> **What you will do**: Write out, word for word, only the data from its first line to the line containing "the number of".
------
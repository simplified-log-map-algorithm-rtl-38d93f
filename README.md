# Simplified n-input max* for low-complexity Log-MAP turbo decoders

Log-MAP turbo decoders spend most of their logic on the max* operator:

    max*(x1..xn) = log(exp(x1) + ... + exp(xn))

The usual hardware applies the two-input max*, `max(a,b) + log(1 + exp(-|a-b|))`,
n-1 times. This design replaces that chain with a single approximation:

    max*(x1..xn) ≈ z = y1 + f_c(y1 - y2)
    f_c(delta) = 3/8 if delta < 2.0, else 0

Here y1 and y2 are the largest and second-largest inputs. The correction term
takes two values, so it is just a bit, `c0`. That bit is found inside the
comparator tree that already finds y1 and y2, using the differences the tree
computes anyway. The whole max* is then the two-maximum tree, a few
multiplexers and NOR gates, and one adder.

This repository contains:

* The max* operator itself (`nmax_star`), parameterized in the number of
  inputs `N` and the word width `P`.
* Its building blocks: `mvu`, `mvg2`, `mvg_merge` and `nmvg`.
* An a posteriori (APO) unit for a binary MAP decoder (`apo_unit`, the top
  level). It uses two instances of the operator, configured by default for
  the 16-state CCSDS component code.
* Self-checking testbenches for all of the above.

## Number format and the correction bit

All metrics are `P`-bit two's-complement numbers with 3 fractional bits, so
one LSB is 1/8 and 2.0 is `16` LSB. The correction constant 3/8 is the word
`0...0011`. Since `delta = y1 - y2 >= 0`, the test `delta < 2.0` only needs
the integer bits above bit 3. It is true when bits `P-2 .. 4` of delta are
all zero. Bit `P-1` is zero because delta is non-negative. So:

    c0 = NOR(delta[P-2:4])
    correction word = {0, ..., 0, c0, c0}
    z = y1 + correction

This needs `P >= 6`. The tested sizes are P = 8, 11, 12 and 16.

## The comparator tree and where c0 comes from

The hardest part to follow is how one flag bit travels up the tree.

**MVU (`mvu.sv`).** Given A and B, it forms `d = A - B` modulo 2^P and takes
the sign `s = d[P-1]`. It outputs `y1 = s ? B : A` and the flag
`c0 = NOR(|d|[P-2:4])`, which says whether A and B are less than 2.0 apart.
The flag is taken from the magnitude `|d|` so that it is exact in both
directions.

**2-MVG (`mvg2.sv`).** This is an MVU plus a second multiplexer,
`y2 = s ? A : B`. It gives (y1, y2, c0) for two inputs.

**Merge stage (`mvg_merge.sv`).** It combines the results of two sub-trees,
(y1a, y2a, c0a) and (y1b, y2b, c0b), using three MVUs:

| MVU  | compares   | used for                                  |
|------|------------|-------------------------------------------|
| MVU1 | y1a vs y1b | overall y1 and the select `s`             |
| MVU2 | y1a vs y2b | y2 when `s = 1` (the b side holds the max) |
| MVU3 | y2a vs y1b | y2 when `s = 0` (the a side holds the max) |

The outputs are `y1 = MVU1.y1` and `y2 = s ? MVU2.y1 : MVU3.y1`.

The flag needs no new subtractor. The pair (y1, y2) is always one of three
pairs, and each of those pairs already has its flag:

| s | MVU2.s / MVU3.s | y2 is | delta is          | c0 taken from |
|---|-----------------|-------|-------------------|---------------|
| 0 | MVU3.s = 0      | y2a   | y1a - y2a         | c0a           |
| 0 | MVU3.s = 1      | y1b   | y1a - y1b         | MVU1.c0       |
| 1 | MVU2.s = 0      | y1a   | y1b - y1a         | MVU1.c0       |
| 1 | MVU2.s = 1      | y2b   | y1b - y2b         | c0b           |

This is two 2:1 multiplexers plus a third one driven by `s`. The flags of
MVU2 and MVU3 are never needed.

**n-MVG (`nmvg.sv`).** The tree is naturally recursive: an N-MVG is two
N/2-MVGs followed by a merge stage. The RTL unrolls this into levels:

* Level 0 has N/2 2-MVGs on the pairs (x[2g], x[2g+1]).
* Each later level merges pairs of groups from the level below.
* The last level has a single group, which gives the outputs.

The hardware is the same as in the recursive form, and x[0..N/2-1] is still
the first half of the top split. N must be a power of two. The delay is
log2(N) MVU stages plus multiplexers.

If the maximum occurs twice, y2 = y1, delta = 0 and c0 = 1. Ties are
resolved toward the A operand. This does not change any output value.

## Wrapped metrics

All comparisons use the difference modulo 2^P. This lets the operator run
directly on state metrics that are normalised by letting them wrap around
(modulo arithmetic), with no rescaling. The results are exact as long as
the true spread of the values in one max* is below 2^(P-1). The final adder
also wraps.

## APO unit (`apo_unit.sv`, top level)

For one trellis step of a binary rate-1/2 recursive systematic code, the
unit does the following:

1. **Branch metrics.** It forms `gamma(u,c) = u*(La+Ls) + c*Lp` for the four
   (u, c) combinations. It takes the W-bit LLR inputs and sign-extends them
   to P bits.
2. **Transition metrics.** For every start state s' and input u it adds
   `alpha(s') + gamma(u, c) + beta(s)`. The trellis (next state s and parity
   c) is computed at elaboration time from the polynomial parameters
   `GFB`/`GFF` by the functions in `maxstar_pkg.sv`. By default these are
   23/33 octal with memory 4 (16 states).
3. **max*.** Two `nmax_star` instances with N = NS reduce the u = 1 and
   u = 0 sets.
4. **Lapo.** One subtractor gives `Lapo = z1 - z0`, modulo 2^P.
5. **Extrinsic (`extrinsic_unit.sv`).** It computes
   `Le = sat_W(sc * (Lapo - La - Ls))`. The subtraction is done in P+2 bits.
   `sc = SC_NUM / 2^SC_FRAC` (default 205/256 ≈ 0.8) is applied with an
   arithmetic right shift, which rounds toward minus infinity. The result is
   saturated to the W-bit LLR range, and `ext_sat` flags a clipped value.

Timing: the datapath is combinational into one register stage. Results
appear one clock after `in_valid` (`out_valid`), and the unit accepts one
trellis step per cycle. `rst_n` is an asynchronous, active-low reset that
clears the outputs. The outputs `c0_one`/`c0_zero` show whether each max*
applied its correction.

The polynomial parameters are written MSB = D^0 coefficient, with state bit 0
holding the newest register bit. For example, `GFB = 'o13, GFF = 'o15,
MEM = 3, NS = 8` gives the 8-state UMTS/LTE component code.

## Parameters

| Module         | Parameter | Default | Meaning |
|----------------|-----------|---------|---------|
| `nmvg`, `nmax_star` | `N` | 16 | inputs (power of two) |
| all datapath   | `P`       | 16      | metric width, 3 fractional bits |
| `apo_unit`     | `NS`, `MEM` | 16, 4 | trellis states, encoder memory |
| `apo_unit`     | `GFB`, `GFF` | 'o23, 'o33 | feedback / feedforward polynomial |
| `apo_unit`, `extrinsic_unit` | `W` | 10 | LLR width (La, Ls, Lp, Le) |
| `apo_unit`, `extrinsic_unit` | `SC_NUM`, `SC_FRAC` | 205, 8 | extrinsic scale 205/256 |

## What follows the published architecture, and what is local choice

These parts follow the published architecture:

* the approximation `y1 + f_c(y1 - y2)`
* the constant 3/8 and the NOR rule for its bit
* the tree of 2-MVGs and three-MVU merge stages
* the c0 selection by multiplexers
* the final adder
* the operation list of the APO unit (metric additions, two n-input max*
  operations, one subtraction)
* the 16-state code and the scale factor 0.8
* extended-width subtraction with saturation of the extrinsic value

These are local choices:

* The MVU flag reads the magnitude `|A-B|`, which keeps it exact when B > A.
* The exact operand-to-pin assignment inside the merge stage.
* Wrap-around (rather than saturation) at the max* adder.
* The 0/1 branch-metric form.
* W = 10.
* The two guard bits in the extrinsic subtraction.
* Floor rounding of the scaling.
* The single pipeline register and the reset behaviour.

The metric width used inside full MAP decoders is not specified, so the
operator's largest evaluated width, P = 16, is used.

Not included:

* Double-binary (Wi-MAX style) state-metric and APO units. These need the
  standard's trellis.
* The rest of a MAP/turbo decoder: state-metric recursions for binary codes,
  memories, windowing, interleaver and control.

## Simulation

Every testbench is self-checking and ends by printing
`TB_RESULT checks=N failures=M`. For example:

    verilator --binary --timing --assert -y rtl rtl/maxstar_pkg.sv \
        tb/tb_apo_unit.sv --top-module tb_apo_unit -Mdir obj_apo
    ./obj_apo/Vtb_apo_unit

The testbenches:

* **`tb_mvu`, `tb_mvg2`:** random and threshold cases (|A-B| = 15 and 16
  LSB in both directions, wrap-around).
* **`tb_nmvg`:** N = 16/P = 16 and N = 4/P = 8. It also checks that, at the
  last merge, the two maxima came from the first half, from the second half
  and from both halves, so every c0 multiplexer path is exercised.
* **`tb_nmax_star`:** (16,16), (8,12) and (4,8).
* **`tb_table2_sweep`:** all nine (N, P) combinations of N ∈ {4, 8, 16},
  P ∈ {8, 12, 16}, plus (16, 11).
* **`tb_extrinsic_unit`:** scaling, rounding and saturation at two widths.
* **`tb_apo_unit`:** the top level at its default size (16 states). The
  reference uses its own encoder model and unwrapped integer metrics. It
  checks the one-cycle latency and idle cycles. It requires that correction
  on/off occurs in both max* operations, and that extrinsic saturation and
  metric wrap-around both happen.
* **`tb_apo_lte`:** the same test for the 8-state 13/15 code.

All of them pass. Each testbench has also been shown to fail against a copy of
its module with one deliberate defect.

The reference models check the approximation as defined above, bit-exactly.
They do not measure how close it is to the exact max*, nor bit-error-rate
behaviour in a complete decoder.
------
> **Reply to the task**:
repository simplified-log-map-algorithm-rtl-38d93f
filename README.md
# Simplified n-input max* for low-complexity Log-MAP turbo decoders

Log-MAP turbo decoders spend most of their logic on the max* operator:

    max*(x1..xn) = log(exp(x1) + ... + exp(xn))

The usual hardware applies the two-input max*, `max(a,b) + log(1 + exp(-|a-b|))`,
n-1 times. This design replaces that chain with a single approximation:

    max*(x1..xn) ≈ z = y1 + f_c(y1 - y2)
    f_c(delta) = 3/8 if delta < 2.0, else 0

Here y1 and y2 are the largest and second-largest inputs. The correction term
takes two values, so it is just a bit, `c0`. That bit is found inside the
comparator tree that already finds y1 and y2, using the differences the tree
computes anyway. The whole max* is then the two-maximum tree, a few
multiplexers and NOR gates, and one adder.

This repository contains:

* The max* operator itself (`nmax_star`), parameterized in the number of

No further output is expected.